- Born: October 18, 1947 (age 78) Brooklyn, New York City, U.S.
- Education: Brooklyn College
- Occupations: Writer; poet; educator; activist;
- Spouse: Edward Feld
- Writing career
- Period: 1980s–present
- Genres: memoir, poetry, plays
- Notable works: A Spiritual Life, The Gates Are Closing, "We All Stood Together"
- Website: www.merlefeld.com

= Merle Feld =

American poet (born 1947)

Merle Feld (born October 18, 1947) is an American educator, activist, author, playwright, and poet.

==Biography==
Merle Feld was born on October 18, 1947, in Brooklyn. In 1968, she graduated from Brooklyn College and moved to Boston, where she became involved with the newly founded Havurat Shalom, the community "often considered a flagship of the havurah movement." She began writing her first play, The Opening, in 1981, and in 1983 began work on her second, The Gates Are Closing. This play is often read in synagogues in preparation for the High Holidays. In 1984, she joined B'not Esh, a Jewish feminist community, and early on, during one of their annual retreats, shared her first poems.

In 1989, she went to Israel for a sabbatical, where she facilitated an all-female Israeli-Palestinian dialogue group on the West Bank, and demonstrated with Women in Black. This part of her life was the basis of her third play, Across the Jordan, which was included as part of the first anthology of female Jewish playwrights, Making a Scene (Syracuse University Press, 1997).

In 2000, she was named a "Woman Who Dared" by the Jewish Women's Archive for her peace activism.

In 2005, she became the founding director of the Albin Rabbinic Writing Institute, mentoring rabbinical students and recently ordained rabbis across the denominations.
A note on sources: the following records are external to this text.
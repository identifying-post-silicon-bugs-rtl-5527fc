# Hardware introspection engine for bus deadlock detection

A system-on-chip can lock up when a request on its interconnect never gets an
answer. An address may fall into a hole of the memory map, or a peripheral may
stop responding in the middle of a clock-gating sequence. By the time anyone
notices, the request that caused the hang has scrolled out of every trace. This
engine sits beside the bus, watches every request and response, and measures how
long each request waits. From those measurements it learns, without being
programmed, which address ranges answer fast and which slowly. It then records
the transactions that do not fit:

* a request that is never answered (**deadlock**),
* a response far slower than what its address range usually needs (**delay**),
* a response that came back with an error flag (**response error**).

The first deadlock freezes the record buffer, so the transaction that hung the
system is still there for the debug engineer to read out. Two interrupt lines
announce deadlocks and delays.

The RTL is SystemVerilog-2017 and is written to be synthesized. It is
parameterized, and the defaults are the configuration described below.

## Data flow

```
 snooped bus (request + response channels)
        |
        v
 +-------------------+   timed-out request / error response
 | transaction buffer|-----------------------------------------+
 |  hie_xb  (stage 0)|                                         |
 +-------------------+                                         |
        | completed transaction + response time                |
        v                                                      v
 +-------------------+                                 +----------------+
 | queue  hie_fifo   |                                 | trace buffer   |
 +-------------------+                                 | hie_trace_buf  |
        |                                              |                |
        v                                              |                |
 +-------------------+   slow response (delay anomaly) |                |
 | range entry table |-------------------------------->|                |
 |  hie_ret (stage 1)|                                 +----------------+
 +-------------------+                                   irq_deadlock, irq_delay
```

`hie_top` wires these together. The engine never stalls the bus. When a
structure is full, the transaction is lost, and a status output reports the loss:

* `xb_req_drop`: a request arrived while all transaction-buffer entries were busy.
* `q_overflow`: a completion arrived while the queue in front of the range table was full.

## Bus view

The snooped bus is TileLink-like. A request (`req_t`) carries opcode, param,
size, an 8-bit source ID, a 48-bit address and a 4-bit byte mask. A response
(`rsp_t`) carries opcode, source and an error flag; the error flag is TileLink's
*denied* or *corrupt*. At most one request and one response are observed per
cycle. Opcodes are split into three command classes, and each class gets its
own latency statistics:

| class | request opcodes |
|-------|-----------------|
| read  | Get |
| write | PutFullData, PutPartialData |
| misc  | everything else (atomics, hints, acquires) |

Addresses are kept as 36-bit 4 KB page numbers everywhere inside the engine.

## Transaction buffer (`hie_xb`)

The buffer has 64 entries by default. Each entry holds one outstanding
request and a 13-bit cycle counter.

* **Allocation.** A request goes into the highest-numbered free entry. Its
  counter starts at 1 in the next cycle and counts up every cycle. It stops at
  its maximum value.
* **Matching.** Each entry stores an 11-bit tag: the response opcode that the
  request expects, plus the source ID. Grant and GrantData are treated as one
  opcode. Every response is compared with all tags at the same time. The
  matching entry is freed.
  * If the error flag is clear, the request's fields and its response time
    (the counter value) go to the queue. A response seen *k* cycles after its
    request reports *k*.
  * If the error flag is set, the transaction goes to the trace buffer instead.
    An error response would skew the learned latencies.
* **Timeout.** An entry whose counter reaches `TIMEOUT` (1500 cycles) is
  freed and reported to the trace buffer as a deadlock.
  * Only one timeout is reported per cycle, lowest entry first.
  * No timeout is reported in a cycle where an error response already uses
    the trace-buffer path. A timed-out entry that has to wait is reported one
    cycle later.
  * If a response matches in the same cycle that its counter reaches
    `TIMEOUT`, the response wins and the transaction goes to the range table.
* **Unmatched responses** are ignored and raise `xb_rsp_unmatched`. They
  include responses to requests that were dropped or had already timed out.

## Range entry table (`hie_ret`)

The range table does most of the work and is the hardest part to follow. It is
a small, fully associative table of address ranges (16 entries by default).
The ranges never overlap. Together they form the engine's own guess at the
system memory map. Each entry holds:

| field | width | meaning |
|-------|-------|---------|
| start, end page | 36 + 36 | the range, inclusive |
| valid | 1 | |
| updated | 1 | the entry has been through at least one periodic update |
| LRU | 32 | table operations since this entry was last used |
| per class: avg | 13 | average response time |
| per class: variance | 32 | allowed distance from the average |
| per class: sum | 17 | sum of accepted response times since the last update |
| per class: errsq | 32 | sum of approximate squared errors since the last update |
| per class: cnt | 5 | accepted transactions since the last update |
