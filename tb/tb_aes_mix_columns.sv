// tb_aes_mix_columns - drives MixColumns with the FIPS-197 Appendix C.1 round-1 state and random states, compared with the reference model.
module tb_aes_mix_columns;
  import aes_ref_pkg::*;
  int checks = 0;
  int failures = 0;
  logic clk = 1'b0;
  always #5 clk = ~clk;

  task automatic check(string what, logic [135:0] got, logic [135:0] exp);
    checks++;
    if (got !== exp) begin
      failures++;
      $display("FAIL %s: got %h expected %h", what, got, exp);
    end
  endtask

  // watchdog: give up after a fixed number of clock cycles
  initial begin
    repeat (100000) @(posedge clk);
    failures++;
    $display("FAIL watchdog expired");
    $display("TB_RESULT checks=%0d failures=%0d", checks, failures);
    $finish;
  end

  task automatic finish_tb();
    $display("TB_RESULT checks=%0d failures=%0d", checks, failures);
    $finish;
  endtask
  logic [127:0] si, so;
  aes_mix_columns dut (.state_in(si), .state_out(so));
  initial begin
    si = 128'h6353e08c0960e104cd70b751bacad0e7; #1 check("FIPS-197 round 1", 136'(so), 136'(128'h5f72641557f5bc92f7be3b291db9f91a));
    for (int i = 0; i < 200; i++) begin
      si = {$urandom, $urandom, $urandom, $urandom}; #1;
      check($sformatf("random %0d", i), 136'(so), 136'(ref_mix_columns(si, 0)));
    end
    finish_tb();
  end
endmodule
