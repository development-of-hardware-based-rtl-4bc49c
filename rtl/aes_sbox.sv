// aes_sbox - AES byte substitution (SubBytes S-box) for one byte.
//
// The S-box is the multiplicative inverse in GF(2^8) (0 maps to 0) followed by
// the FIPS-197 affine map. It is a 256-entry ROM read combinationally; the ROM
// contents are computed at elaboration by aes_pkg::gen_sbox(), not pasted in.
// Interface: in_byte -> out_byte, purely combinational, no clock.
// The substitution itself is standard AES; holding it as a computed ROM is a
// choice of this design.
module aes_sbox
  import aes_pkg::*;
(
  input  aes_byte_t in_byte,
  output aes_byte_t out_byte
);
  assign out_byte = SBOX[in_byte];
endmodule
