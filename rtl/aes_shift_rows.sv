// aes_shift_rows - ShiftRows: row r of the 4x4 state is rotated left by r bytes.
//
// The state is column-major (row r, column c is byte 4*c + r, byte 0 in bits
// [127:120]), so output byte 4*c + r takes input byte 4*((c + r) mod 4) + r.
// Row 0 is unchanged. The permutation is pure wiring; combinational, no clock.
module aes_shift_rows
  import aes_pkg::*;
(
  input  aes_block_t state_in,
  output aes_block_t state_out
);
  for (genvar c = 0; c < 4; c++) begin : g_col
    for (genvar r = 0; r < 4; r++) begin : g_row
      assign state_out[127-8*(4*c+r) -: 8] = state_in[127-8*(4*((c+r)%4)+r) -: 8];
    end
  end
endmodule
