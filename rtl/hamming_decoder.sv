// hamming_decoder - Hamming single-error-correcting decoder, 136 -> 128 bits.
//
// The syndrome is the XOR of the position numbers (1..N) of all set bits of
// code_in; for the layout of hamming_encoder it is zero for a valid codeword
// and equals the position of the flipped bit after a single error. A syndrome
// in 1..N flips that bit back (XOR with a one-hot mask); the data bits are
// then gathered from the non-power-of-two positions. A syndrome above N names
// no position: the word is passed on uncorrected and err_uncorrectable is set.
// Flags: err_detected (syndrome non-zero), err_corrected (a bit was flipped),
// err_uncorrectable (syndrome above N). A double error always sets
// err_detected but, unless its syndrome exceeds N, is mistaken for a single
// error and miscorrected - the plain Hamming code has no overall parity bit.
// Combinational, no clock. Correction by XOR follows the described design; the
// three flags and the syndrome output are this design's additions.
module hamming_decoder
  import hamming_pkg::*;
#(
  parameter int unsigned K = 128,
  parameter int unsigned R = parity_bits(K),
  localparam int unsigned N = K + R
) (
  input  logic [N-1:0] code_in,
  output logic [K-1:0] data_out,
  output logic [R-1:0] syndrome,
  output logic         err_detected,
  output logic         err_corrected,
  output logic         err_uncorrectable
);
  always_comb begin
    logic [R-1:0] syn;
    logic [N:1]   cw;
    int unsigned  j;
    syn = '0;
    for (int unsigned p = 1; p <= N; p++) begin
      if (code_in[p-1]) syn ^= R'(p);
    end
    cw = code_in;
    if (syn != '0 && int'(syn) <= N) cw[syn] = ~cw[syn];
    data_out = '0;
    j = 0;
    for (int unsigned p = 1; p <= N; p++) begin
      if (!is_pow2(p)) begin
        data_out[j] = cw[p];
        j++;
      end
    end
    syndrome          = syn;
    err_detected      = (syn != '0);
    err_corrected     = (syn != '0) && (int'(syn) <= N);
    err_uncorrectable = (int'(syn) > N);
  end
endmodule
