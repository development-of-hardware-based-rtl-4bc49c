// tb_hamming_decoder - checks the Hamming decoder: the worked example of the design, clean codewords, a single error at every one of the 136 positions (corrected, syndrome = position), double errors (always flagged) and syndromes above 136 (flagged uncorrectable, word left as received).
module tb_hamming_decoder;
  import aes_ref_pkg::*;
  int checks = 0;
  int failures = 0;
  logic clk = 1'b0;
  always #5 clk = ~clk;

  task automatic check(string what, logic [135:0] got, logic [135:0] exp);
    checks++;
    if (got !== exp) begin
      failures++;
      $display("FAIL %s: got %h expected %h", what, got, exp);
    end
  endtask

  // watchdog: give up after a fixed number of clock cycles
  initial begin
    repeat (100000) @(posedge clk);
    failures++;
    $display("FAIL watchdog expired");
    $display("TB_RESULT checks=%0d failures=%0d", checks, failures);
    $finish;
  end

  task automatic finish_tb();
    $display("TB_RESULT checks=%0d failures=%0d", checks, failures);
    $finish;
  endtask
  logic [135:0] cw;
  logic [127:0] d;
  logic [7:0]   syn;
  logic         det, cor, unc;
  hamming_decoder dut (.code_in(cw), .data_out(d), .syndrome(syn),
                       .err_detected(det), .err_corrected(cor), .err_uncorrectable(unc));

  function automatic logic [127:0] raw_data(logic [135:0] c);
    logic [127:0] r;
    int j = 0;
    for (int p = 1; p <= 136; p++)
      if ((p & (p - 1)) != 0) begin
        r[j] = c[p-1];
        j++;
      end
    return r;
  endfunction

  initial begin
    logic [127:0] data;
    logic [135:0] good;
    cw = 136'h6962706c353d82186cb36de01c9698d5db; #1;
    check("worked example", 136'(d), 136'(128'h69c4e0d86a7b0430d8cdb78070b4c55a));
    check("worked example flags", 136'({det, cor, unc}), 136'(3'b000));
    for (int t = 0; t < 4; t++) begin
      data = {$urandom, $urandom, $urandom, $urandom};
      good = ref_hamming_encode(data);
      cw = good; #1;
      check("clean data", 136'(d), 136'(data));
      check("clean flags", 136'({det, cor, unc, syn}), 136'(11'b000_00000000));
      for (int p = 1; p <= 136; p++) begin
        cw = good ^ (136'd1 << (p - 1)); #1;
        check($sformatf("single error at %0d: data", p), 136'(d), 136'(data));
        check($sformatf("single error at %0d: syndrome", p), 136'(syn), 136'(p));
        check($sformatf("single error at %0d: flags", p), 136'({det, cor, unc}), 136'(3'b110));
      end
      // double errors: always detected
      for (int i = 0; i < 50; i++) begin
        int a, b;
        a = 1 + ($urandom % 136);
        b = 1 + ($urandom % 136);
        if (a == b) b = (a % 136) + 1;
        cw = good ^ (136'd1 << (a - 1)) ^ (136'd1 << (b - 1)); #1;
        check($sformatf("double error %0d,%0d: detected", a, b), 136'(det), 136'(1));
        check($sformatf("double error %0d,%0d: syndrome", a, b), 136'(syn), 136'(a ^ b));
        check($sformatf("double error %0d,%0d: class", a, b), 136'({cor, unc}),
              136'(((a ^ b) > 136) ? 2'b01 : 2'b10));
      end
      // positions 136 and 1 give syndrome 137: no such position
      cw = good ^ (136'd1 << 135) ^ 136'd1; #1;
      check("syndrome 137: flags", 136'({det, cor, unc}), 136'(3'b101));
      check("syndrome 137: data left as received", 136'(d), 136'(raw_data(cw)));
    end
    finish_tb();
  end
endmodule
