// hamming_encoder - Hamming single-error-correcting encoder, 128 -> 136 bits.
//
// Codeword positions are numbered 1..N (N = K + R); position p is bit p-1 of
// code_out. The R check bits sit at the power-of-two positions 1, 2, 4, ...,
// 2^(R-1); the K data bits fill the remaining positions in order, data bit 0 at
// position 3. Check bit 2^k is the even parity of every other position whose
// number has bit k set, so the XOR of the numbers of all set positions of a
// valid codeword is zero. With K = 128, R = 8 the data bits end in positions
// 129..136, so the codeword's top byte equals the data's top byte.
// R is the smallest value with 2^R >= K + R + 1. Combinational, no clock.
// Code size, even parity and bit placement follow the described design (they
// reproduce its worked example); the port names are this design's.
module hamming_encoder
  import hamming_pkg::*;
#(
  parameter int unsigned K = 128,
  parameter int unsigned R = parity_bits(K),
  localparam int unsigned N = K + R
) (
  input  logic [K-1:0] data_in,
  output logic [N-1:0] code_out
);
  always_comb begin
    logic [N:1] cw;
    int unsigned j;
    cw = '0;
    j  = 0;
    // scatter the data bits over the non-power-of-two positions
    for (int unsigned p = 1; p <= N; p++) begin
      if (!is_pow2(p)) begin
        cw[p] = data_in[j];
        j++;
      end
    end
    // check bit at position 2^k covers every position with bit k set
    for (int unsigned k = 0; k < R; k++) begin
      logic par;
      par = 1'b0;
      for (int unsigned p = 1; p <= N; p++) begin
        if (((p >> k) & 1) == 1) par ^= cw[p];
      end
      cw[1 << k] = par;
    end
    code_out = cw;
  end
endmodule
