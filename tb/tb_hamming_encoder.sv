// tb_hamming_encoder - checks the Hamming encoder: the worked example of the design (69c4e0d8.. -> 6962706c..db), random words against the reference position-list encoder, the zero syndrome of every codeword, and a (7,4) instance against the textbook code.
module tb_hamming_encoder;
  import aes_ref_pkg::*;
  int checks = 0;
  int failures = 0;
  logic clk = 1'b0;
  always #5 clk = ~clk;

  task automatic check(string what, logic [135:0] got, logic [135:0] exp);
    checks++;
    if (got !== exp) begin
      failures++;
      $display("FAIL %s: got %h expected %h", what, got, exp);
    end
  endtask

  // watchdog: give up after a fixed number of clock cycles
  initial begin
    repeat (100000) @(posedge clk);
    failures++;
    $display("FAIL watchdog expired");
    $display("TB_RESULT checks=%0d failures=%0d", checks, failures);
    $finish;
  end

  task automatic finish_tb();
    $display("TB_RESULT checks=%0d failures=%0d", checks, failures);
    $finish;
  endtask
  logic [127:0] d;
  logic [135:0] cw;
  logic [3:0]   d4;
  logic [6:0]   cw4;
  hamming_encoder dut (.data_in(d), .code_out(cw));
  hamming_encoder #(.K(4)) dut4 (.data_in(d4), .code_out(cw4));

  function automatic logic [7:0] syn_of(logic [135:0] c);
    logic [7:0] s = '0;
    for (int p = 1; p <= 136; p++) if (c[p-1]) s ^= 8'(p);
    return s;
  endfunction

  initial begin
    d = 128'h69c4e0d86a7b0430d8cdb78070b4c55a; #1;
    check("worked example", 136'(cw), 136'h6962706c353d82186cb36de01c9698d5db);
    d = '0; #1 check("all zero", 136'(cw), 136'h0);
    for (int i = 0; i < 300; i++) begin
      d = {$urandom, $urandom, $urandom, $urandom}; #1;
      check($sformatf("random %0d", i), 136'(cw), ref_hamming_encode(d));
      check($sformatf("random %0d syndrome", i), 136'(syn_of(cw)), 136'h0);
    end
    // Hamming(7,4): positions p1 p2 d0 p4 d1 d2 d3 (bit 0 = position 1)
    for (int v = 0; v < 16; v++) begin
      logic [3:0] x;
      logic p1, p2, p4;
      x  = 4'(v);
      d4 = x; #1;
      p1 = x[0] ^ x[1] ^ x[3];
      p2 = x[0] ^ x[2] ^ x[3];
      p4 = x[1] ^ x[2] ^ x[3];
      check($sformatf("(7,4) %0d", v), 136'(cw4), 136'({x[3], x[2], x[1], p4, x[0], p2, p1}));
    end
    finish_tb();
  end
endmodule
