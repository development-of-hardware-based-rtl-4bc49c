// aes_inv_sub_bytes - InvSubBytes: the inverse S-box applied to each state byte.
//
// Sixteen aes_inv_sbox instances side by side; byte 0 is bits [127:120].
// Combinational, no clock.
module aes_inv_sub_bytes
  import aes_pkg::*;
(
  input  aes_block_t state_in,
  output aes_block_t state_out
);
  for (genvar i = 0; i < 16; i++) begin : g_byte
    aes_inv_sbox u_inv_sbox (
      .in_byte (state_in [127-8*i -: 8]),
      .out_byte(state_out[127-8*i -: 8])
    );
  end
endmodule
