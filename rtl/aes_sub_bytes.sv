// aes_sub_bytes - SubBytes: the S-box applied to each of the 16 state bytes.
//
// Sixteen aes_sbox instances side by side. Byte i of the output is S(byte i of
// the input); byte 0 is bits [127:120]. Combinational, no clock.
module aes_sub_bytes
  import aes_pkg::*;
(
  input  aes_block_t state_in,
  output aes_block_t state_out
);
  for (genvar i = 0; i < 16; i++) begin : g_byte
    aes_sbox u_sbox (
      .in_byte (state_in [127-8*i -: 8]),
      .out_byte(state_out[127-8*i -: 8])
    );
  end
endmodule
She is married to Rabbi Edward Feld, and the two have a daughter, Lisa, and a son, Uri.

=== Writing ===
In 1999, she published a memoir, A Spiritual Life: A Jewish Feminist Journey, through SUNY Press, which has been translated into Russian and published in the former Soviet Union. A revised edition was published in 2007 as A Spiritual Life: Exploring the Heart and the Jewish Tradition.

In 2010, she published the poetry collection Finding Words. In 2023, she published Longing: Poems of a Life with CCAR Press.

Feld's poem "Let my people go that we may serve You" was commissioned by the Women's Rabbinic Network in honor of Sally Priesand.